Roosevelt "Baby Face" Willette est un artiste dont la trajectoire suscite de nombreuses interrogations. Sa courte apparition dans la première moitié des années 60 ressemblerait fort à ce phénomène lumineux qui accompagne l’entrée dans l’atmosphère d’un corps extraterrestre laissant derrière lui une traînée lumineuse, si, filant et éphémère, il n’était pas nécessaire de scruter le ciel étoilé d’une nuit d’été pour espérer l’apercevoir – encore moins de formuler un vœu à son apparition. Vaporisé en moins de temps qu’il n’en faut pour ne laisser que quelques débris (quatre albums) encore fumants sur le sol, il demeure l’un des organistes les plus énigmatiques des cercles de jazz.
Mort en 1971 pour des raisons indéterminées, son parcours ressemble à celui de beaucoup d’autres. Il fait ses premières gammes au piano poussé par une mère musicienne puis perfectionne son apprentissage sur l’orgue de la paroisse de son père. À la fin de son adolescence, il commence une carrière professionnelle dans des groupes de gospel et de rythm & blues qui le conduisent à voyager, non sans tracas financiers, à travers l’Amérique du Nord pendant plus d’une quinzaine d’années. Lorsqu’il décide de se tourner vers le jazz, à la découverte des enregistrements de Charlie Parker, il trouvera dans l’orgue le moyen d’accomplir sa nouvelle vocation en mêlant ces influences musicales acquises au long de ses tournées.

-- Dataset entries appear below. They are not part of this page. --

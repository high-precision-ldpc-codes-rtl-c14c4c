// tb_ldpc_np_top_p2: end-to-end test of the top built with P = 2, i.e. with
// the generic check node processor handing out three magnitudes (3-output
// M-min*), next to the variable node processor. The same three phases as
// tb_ldpc_np_top run at full message width and degree; the expected check
// node outputs come from a model of the P-magnitude update (the P smallest
// inputs held, the rest folded in order). The internal mechanism counters of
// the P = 1 test are replaced by counters of what the stimulus exercises.
module tb_ldpc_np_top_p2;
  import ldpc_ref_pkg::*;

  localparam int NM = 6;
  localparam int NL = 6;
  localparam int MAXM = (1 << (NM - 1)) - 1;

  logic clk = 1'b0, rst_n = 1'b0;
  logic cn_node_sync = 1'b0, cn_in_valid = 1'b0;
  logic [NM-1:0] cn_in_msg = '0;
  logic cn_out_valid, cn_out_first, cn_order_err, cn_proto_err;
  logic [NM-1:0] cn_out_msg;
  logic vn_node_sync = 1'b0, vn_in_valid = 1'b0;
  logic [NM-1:0] vn_in_msg = '0;
  logic [NL-1:0] vn_lambda = '0;
  logic vn_out_valid, vn_out_first, vn_hard_bit, vn_order_err, vn_proto_err;
  logic [NM-1:0] vn_out_msg;
  logic signed [10:0] vn_app;

  ldpc_np_top #(.P(2)) dut (.*);

  always #5 clk = ~clk;

  int checks = 0, failures = 0, cyc = 0;
  int cn_exp[$], cn_lat[$], vn_exp[$], vn_app_q[$], vn_lat[$];
  bit cn_done = 0, vn_done = 0, cn_busy = 0, vn_busy = 0;
  int n_theta0 = 0, n_theta1 = 0, n_vsat = 0;
  int n_b2b = 0, n_close = 0, n_gap = 0, n_vb2b = 0;

  always @(posedge clk) cyc <= cyc + 1;

  // mechanism counters from the stimulus and the outputs
  always @(posedge clk) if (rst_n) begin
    if (cn_node_sync && cn_in_valid && cn_busy) n_b2b++;
    if (cn_node_sync && !cn_in_valid && cn_busy) n_close++;
    if (!cn_node_sync && !cn_in_valid && cn_busy) n_gap++;
    if (vn_node_sync && vn_in_valid && vn_busy) n_vb2b++;
    if (cn_node_sync) cn_busy <= cn_in_valid;
    if (vn_node_sync) vn_busy <= vn_in_valid;
  end

  // output checkers
  always @(posedge clk) if (rst_n) begin
    if (cn_order_err || cn_proto_err || vn_order_err || vn_proto_err) begin
      failures++;
      $display("unexpected error flag at cycle %0d", cyc);
    end
    if (cn_out_valid) begin
      checks++;
      if (cn_exp.size() == 0 || int'(cn_out_msg) != cn_exp[0]) begin
        failures++;
        $display("CN cycle %0d: out %h", cyc, cn_out_msg);
      end
      if (cn_exp.size() != 0) void'(cn_exp.pop_front());
      if (cn_out_first) begin
        int l;
        l = cn_lat.pop_front();
        if (l >= 0) begin
          checks++;
          if (l != cyc) begin
            failures++;
            $display("CN latency: edge 0 out at %0d, expected %0d", cyc, l);
          end
        end
      end
    end
    if (vn_out_valid) begin
      checks++;
      if (vn_exp.size() == 0 || int'(vn_out_msg) != vn_exp[0]) begin
        failures++;
        $display("VN cycle %0d: out %h", cyc, vn_out_msg);
      end
      if (vn_exp.size() != 0) void'(vn_exp.pop_front());
      if (vn_out_first) begin
        int a, l;
        a = vn_app_q.pop_front();
        l = vn_lat.pop_front();
        checks++;
        if (int'(vn_app) != a || vn_hard_bit != (a > 0)) begin
          failures++;
          $display("VN cycle %0d: app %0d expected %0d", cyc, vn_app, a);
        end
        if (l >= 0) begin
          checks++;
          if (l != cyc) begin
            failures++;
            $display("VN latency: edge 0 out at %0d, expected %0d", cyc, l);
          end
        end
      end
    end
  end

  function automatic int sm(int v, int w);
    int m;
    m = v & ((1 << (w - 1)) - 1);
    return (((v >> (w - 1)) & 1) != 0) ? -m : m;
  endfunction

  // expected outputs of the P-magnitude update; held[e] = rank of edge e
  // in the held set, -1 if it is not held
  task automatic gen_ref(input int mags[], input int signs[], input int P,
                         output int res[], output int held[]);
    int hv[$], hi[$], chi[$], th[], d, pos, acc, par;
    d = mags.size();
    for (int k = 0; k < d; k++) begin
      if (hv.size() == P) begin
        if (mags[k] <= hv[P-1]) begin
          chi.push_back(hv[P-1]);
          void'(hv.pop_back());
          void'(hi.pop_back());
        end else begin
          chi.push_back(mags[k]);
          continue;
        end
      end
      pos = 0;
      foreach (hv[i]) if (hv[i] < mags[k]) pos = i + 1;
      hv.insert(pos, mags[k]);
      hi.insert(pos, k);
    end
    acc = chi[0];
    for (int i = 1; i < chi.size(); i++) acc = mmin_ref(chi[i], acc);
    th = new[P + 1];
    for (int t = 0; t <= P; t++) begin
      th[t] = acc;
      for (int j = 0; j < P; j++) if (j != t) th[t] = mmin_ref(hv[j], th[t]);
    end
    res = new[d];
    held = new[d];
    for (int e = 0; e < d; e++) begin
      int m;
      m = th[P];
      held[e] = -1;
      for (int i = 0; i < P; i++) if (hi[i] == e) begin
        m = th[i];
        held[e] = i;
      end
      par = d % 2;
      for (int k = 0; k < d; k++) if (k != e) par ^= signs[k];
      res[e] = (par << (NM - 1)) | m;
    end
  endtask

  task automatic cn_node(int d, bit gaps);
    int mags[], signs[], res[], held[], start;
    mags = new[d];
    signs = new[d];
    for (int k = 0; k < d; k++) begin
      // small magnitudes now and then, so that clipping at zero happens
      mags[k] = ($urandom_range(0, 7) == 0) ? $urandom_range(0, 1) : $urandom_range(0, MAXM);
      signs[k] = $urandom_range(0, 1);
    end
    if (d > 3 && $urandom_range(0, 1) == 1) mags[d-2] = mags[d-1];
    gen_ref(mags, signs, 2, res, held);
    for (int j = 0; j < d; j++) begin
      cn_exp.push_back(res[j]);
      if (held[j] == 0) n_theta0++;
      if (held[j] == 1) n_theta1++;
    end
    for (int k = 0; k < d; k++) begin
      if (gaps && k == d / 2) begin
        @(negedge clk);
        cn_node_sync = 1'b0;
        cn_in_valid = 1'b0;
      end
      @(negedge clk);
      cn_node_sync = (k == 0);
      cn_in_valid = 1'b1;
      cn_in_msg = NM'((signs[k] << (NM-1)) | mags[k]);
      if (k == 0) start = cyc;
    end
    cn_lat.push_back(gaps ? -1 : start + d + 2);
  endtask

  task automatic cn_close();
    @(negedge clk);
    cn_node_sync = 1'b1;
    cn_in_valid = 1'b0;
    @(negedge clk);
    cn_node_sync = 1'b0;
  endtask

  task automatic vn_node(int d, bit gaps);
    int eps[], lam, sum, x, start;
    eps = new[d];
    lam = $urandom_range(0, (1 << NL) - 1);
    sum = sm(lam, NL);
    for (int k = 0; k < d; k++) begin
      eps[k] = $urandom_range(0, (1 << NM) - 1);
      sum += sm(eps[k], NM);
    end
    for (int j = 0; j < d; j++) begin
      x = sum - sm(eps[j], NM);
      if (x > MAXM || x < -MAXM) n_vsat++;
      if (x < 0) vn_exp.push_back((1 << (NM - 1)) | ((-x > MAXM) ? MAXM : -x));
      else       vn_exp.push_back((x > MAXM) ? MAXM : x);
    end
    vn_app_q.push_back(sum);
    for (int k = 0; k < d; k++) begin
      if (gaps && k == d / 2) begin
        @(negedge clk);
        vn_node_sync = 1'b0;
        vn_in_valid = 1'b0;
      end
      @(negedge clk);
      vn_node_sync = (k == 0);
      vn_in_valid = 1'b1;
      vn_in_msg = NM'(eps[k]);
      vn_lambda = NL'(lam);
      if (k == 0) start = cyc;
    end
    vn_lat.push_back(gaps ? -1 : start + d + 2);
  endtask

  task automatic vn_close();
    @(negedge clk);
    vn_node_sync = 1'b1;
    vn_in_valid = 1'b0;
    @(negedge clk);
    vn_node_sync = 1'b0;
  endtask

  // check node stream
  initial begin
    wait (rst_n);
    for (int d = 3; d <= 30; d++) cn_node(d, 1'b0);
    cn_close();
    repeat (40) @(negedge clk);
    for (int i = 0; i < 24; i++) cn_node(22, (i % 5) == 4);
    for (int i = 0; i < 24; i++) cn_node(23, (i % 7) == 6);
    cn_close();
    repeat (30) @(negedge clk);
    for (int i = 0; i < 20; i++) cn_node(30, 1'b0);
    cn_close();
    cn_done = 1'b1;
  end

  // variable node stream
  initial begin
    wait (rst_n);
    for (int d = 1; d <= 13; d++) vn_node(d, 1'b0);
    vn_close();
    repeat (20) @(negedge clk);
    for (int i = 0; i < 120; i++) vn_node(4, (i % 9) == 8);
    vn_close();
    repeat (20) @(negedge clk);
    for (int i = 0; i < 20; i++) vn_node(13, 1'b0);
    vn_close();
    vn_done = 1'b1;
  end

  task automatic need(int n, string what);
    checks++;
    $display("%-28s %0d", what, n);
    if (n == 0) begin
      failures++;
      $display("mechanism never exercised: %s", what);
    end
  endtask

  initial begin
    repeat (3) @(negedge clk);
    rst_n = 1'b1;
    wait (cn_done && vn_done);
    repeat (50) @(negedge clk);
    checks++;
    if (cn_exp.size() != 0 || vn_exp.size() != 0) begin
      failures++;
      $display("outputs missing: CN %0d, VN %0d", cn_exp.size(), vn_exp.size());
    end
    need(n_theta0, "theta0 delivered");
    need(n_theta1, "theta1 delivered");
    need(n_b2b, "CN back-to-back boundary");
    need(n_close, "CN closing strobe");
    need(n_gap, "CN idle cycle in node");
    need(n_vb2b, "VN back-to-back boundary");
    need(n_vsat, "VN saturation");
    $display("TB_RESULT checks=%0d failures=%0d", checks, failures);
    $finish;
  end

  initial begin
    repeat (10000) @(posedge clk);
    failures++;
    $display("watchdog expired");
    $display("TB_RESULT checks=%0d failures=%0d", checks, failures);
    $finish;
  end
endmodule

L’année 1961 est l’une des plus productives pour l’organiste. Alors que ce dernier achève deux collaborations avec le saxophoniste Lou Donaldson (Here ’Tis) et le guitariste bluesy Grant Green (Grant’s First Hand), Blue Note lui offre l’occasion d’enregistrer une double session en tant que leader. Espacée d’à peine quelques mois, elle aboutira sur la sortie des albums Face to Face, et Stop and Listen (réédités en 2007), que beaucoup considèrent comme son meilleur enregistrement. Pourtant la première pièce ne saurait être négligée tant elle est représentative du style de Willette lorsqu’il se retrouve devant ses claviers.
Si le "babyface" désigne le "gentil" sur le ring, mieux vaut ne pas se fier aux apparences. Surnommé ainsi à cause de sa figure d’adolescent mystique (il est alors âgé de 28 ans), la maîtrise percussive de son instrument, l’orgue Hammond B-3 – rendu populaire par le titan Jimmy Smith, a pu recouvrir à l’insuffisance de son endurance. L’ouverture sur "Swingin' At Sugar Ray's" dé-note la singularité de cet organiste qui joue comme un pianiste. Loin de s’appesantir sur de larges nappes doucereuses, il détache chacun des sons qu’il alterne avec des phrases courtes et sèches, se contentant d’aller à l’essentiel. Un jeu assez proche du "single notes" de son guitariste, Green, qui ne fait que confirmer toute l’étendue de son talent sur le morceau éponyme.
Mais Willette sait aussi caresser son public. S’il se montre parfois impulsif, son tempérament le pousse à la discrétion et s’efface pour laisser plus de place à ses coéquipiers. Fred Jackson, au saxophone ténor, adoucit l'atmosphère par ses phrasés langoureux sur "Going Down", tout comme sur la reprise de "Whatever Lola Wants" qui prend une envergure plus sensuelle. Ce même titre où Willette, empli d’une ferveur quasi-religieuse, écrase les touches de son clavier au point d’en faire sortir un cri désespéré. Avant de retomber sur un ton plus guilleret et sautillant.
En bref : Face to Face condense tout le talent d’un artiste largement sous-estimé à cause d’une maigre discographie. Pas vraiment révolutionnaire mais doué d’une extraordinaire énergie qui aurait dû lui réserver une place au soleil, au côté des plus grands.